Talk about the nemesis of my hubris! I literally fell flat on my face in the delivery room while helping the physician retract for a perineal laceration. I cut my forehead in two places and now have dermabond on my forehead. I am humbled, once again, as I have been all Ramadan...I'm not sure how I'll handle Ramadan in the future as a clinician, but I know that I definitely have to eat full meals for suhoor instead of drinking water, and I definitely need to break fast on heftier meals.
And I was hypertensive the whole time! That was completely unacceptable! As soon as I can, it's back to the gym!
We'll see if I'm able to make Eid prayers tomorrow. Every year, there's been a reason why I couldn't go! I mean, I could certainly pray sitting on the sidelines, but getting around without getting dizzy is hard...and I can't do sajdah right now because of the pain and the dermabond...
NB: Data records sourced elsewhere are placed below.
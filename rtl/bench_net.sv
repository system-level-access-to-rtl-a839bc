// bench_net: the IEEE 1687 network of the level-i+1 IC (IC B) used for the
// benchmarks: N instruments connected flat, each behind its own SIB.
//
// Scan order from tdi to tdo: instrument 1, SIB 1, instrument 2, SIB 2, ...,
// instrument N, SIB N. Instrument k is (8 << ((k-1) mod 3)) bits long, so the
// lengths repeat 8, 16, 32. Each instrument is a loop-back register: capture
// reads back what the last update wrote, so written data can be read again.
// All instrument values are brought out on inst_val, instrument 1 in the
// lowest bits (offset of instrument k = 56*((k-1)/3) + {0,8,24}[(k-1) mod 3]),
// and the SIB states on sib_open. Scan controls are single-cycle enables.
module bench_net
  import ijtag_pkg::*;
#(
  parameter int N = 150
) (
  input  logic                    clk,
  input  logic                    rst_n,
  input  logic                    capture,
  input  logic                    shift,
  input  logic                    update,
  input  logic                    tdi,
  output logic                    tdo,
  output logic [bench_bits(N)-1:0] inst_val,
  output logic [N-1:0]            sib_open
);
  logic [N:0] chain;   // chain[k]: scan out of segment k (chain[0] = tdi)

  assign chain[0] = tdi;
  assign tdo      = chain[N];

  for (genvar g = 0; g < N; g++) begin : g_seg
    localparam int LEN = 8 << (g % 3);
    logic           i_si, i_so, i_cap, i_sh, i_upd;
    logic [LEN-1:0] val;

    sib u_sib (
      .clk, .rst_n,
      .si(chain[g]), .capture, .shift, .update, .so(chain[g+1]),
      .seg_si(i_si), .seg_so(i_so),
      .seg_capture(i_cap), .seg_shift(i_sh), .seg_update(i_upd),
      .open_o(sib_open[g])
    );

    tdr #(.L(LEN), .HAS_UPDATE(1'b1)) u_inst (
      .clk, .rst_n,
      .si(i_si), .so(i_so),
      .capture(i_cap), .shift(i_sh), .update(i_upd),
      .cap_val(val), .upd_val(val), .upd_stb()
    );

    assign inst_val[bench_off(g) +: LEN] = val;
  end
endmodule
Anyway...I'll wrap up my Ramadan reflections tomorrow and complete the Qur'an tomorrow. I'll also throw in my general perceptions of this Ramadan, which was a tough Ramadan for me because I went through so many changes this year...there were some harsh reminders in store for me this Ramadan, but I needed them. I'm pretty much back to where I started, though, in terms of the constant challenge of finding a life partner that so many of us face and, within that context, the challenge of trying to find the way to be a woman...particularly a Muslim woman and a suitor at the same time.
Alas, I'll get into that more later.
For now, it's time to convalesce...losing consciousness is weird!
It's weird that I won't be fasting tomorrow...I had gotten used to not eating. But apparently, my body has not, thus the passing out!